# Evapo rust for removing rusted parts?



## KelRod (May 27, 2017)

Hi,

 Has anyone tried using Evapo rust to remove rusted parts? I have used it to derust parts by soaking. I want to use it to loosen a stem on a bike, just not sure how to. Tried PB Blaster for a week and heat with not progress.

Kelly


----------



## the tinker (May 28, 2017)

I think to soak it you would have to have a container big enough to dunk the entire front of your bike in [minus wheel and bars] for at least a week, At twenty five bucks a gallon for Evapo  Rust, that could be an expensive experiment.

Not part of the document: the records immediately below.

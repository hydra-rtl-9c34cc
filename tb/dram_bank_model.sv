// dram_bank_model: behavioural model of the DRAM banks of one chip, as seen from
// the chip's internal shared bus. Not synthesizable hardware of the design: the
// DRAM arrays are outside the RTL. It accepts one request per cycle; a write
// updates the array at once, a read returns its word in order LATENCY cycles
// later (default 5 cycles, the column latency of the DRAM in the evaluated
// configuration). The array starts at zero.
module dram_bank_model
  import hydra_pkg::*;
#(
  parameter int unsigned LATENCY = 5,
  parameter int unsigned WORDS   = 1 << BANK_AW
) (
  input  logic               clk,
  input  logic               req,
  input  logic               we,
  input  logic [BANK_AW-1:0] addr,
  input  fx16_t              wdata,
  output logic               rvalid,
  output fx16_t              rdata
);
  fx16_t mem [WORDS];
  logic  vpipe [LATENCY];
  fx16_t dpipe [LATENCY];

  initial begin
    for (int i = 0; i < WORDS; i++) mem[i] = '0;
    for (int i = 0; i < LATENCY; i++) begin vpipe[i] = 1'b0; dpipe[i] = '0; end
  end

  always_ff @(posedge clk) begin
    if (req && we) mem[addr] <= wdata;
    vpipe[0] <= req && !we;
    dpipe[0] <= mem[addr];
    for (int i = 1; i < LATENCY; i++) begin
      vpipe[i] <= vpipe[i-1];
      dpipe[i] <= dpipe[i-1];
    end
  end

  assign rvalid = vpipe[LATENCY-1];
  assign rdata  = dpipe[LATENCY-1];
endmodule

Stems are cheap.  Unless you have some rare special one , the best way is to not just "heat" it up, Really apply some major heat to it,  get it smoking ,  Let it cool, then flood it with your penetrating oil, Then. take the frame out in your back yard, lay it out on the grass and beat it out with a big ass hammer. 
It's always tempting to stick a pipe wrench or something on it to "twist" it a bit to break it loose but if it's rusted that bad the fork may break in two where the wedge has rusted itself to the steering tube. It still may break but all is not lost. Find yourself a junk fork and cut the steering tube off and weld it onto yours if you have some special fork or just get another one. good luck


----------



## KelRod (May 28, 2017)

Got the stem off with heat.


----------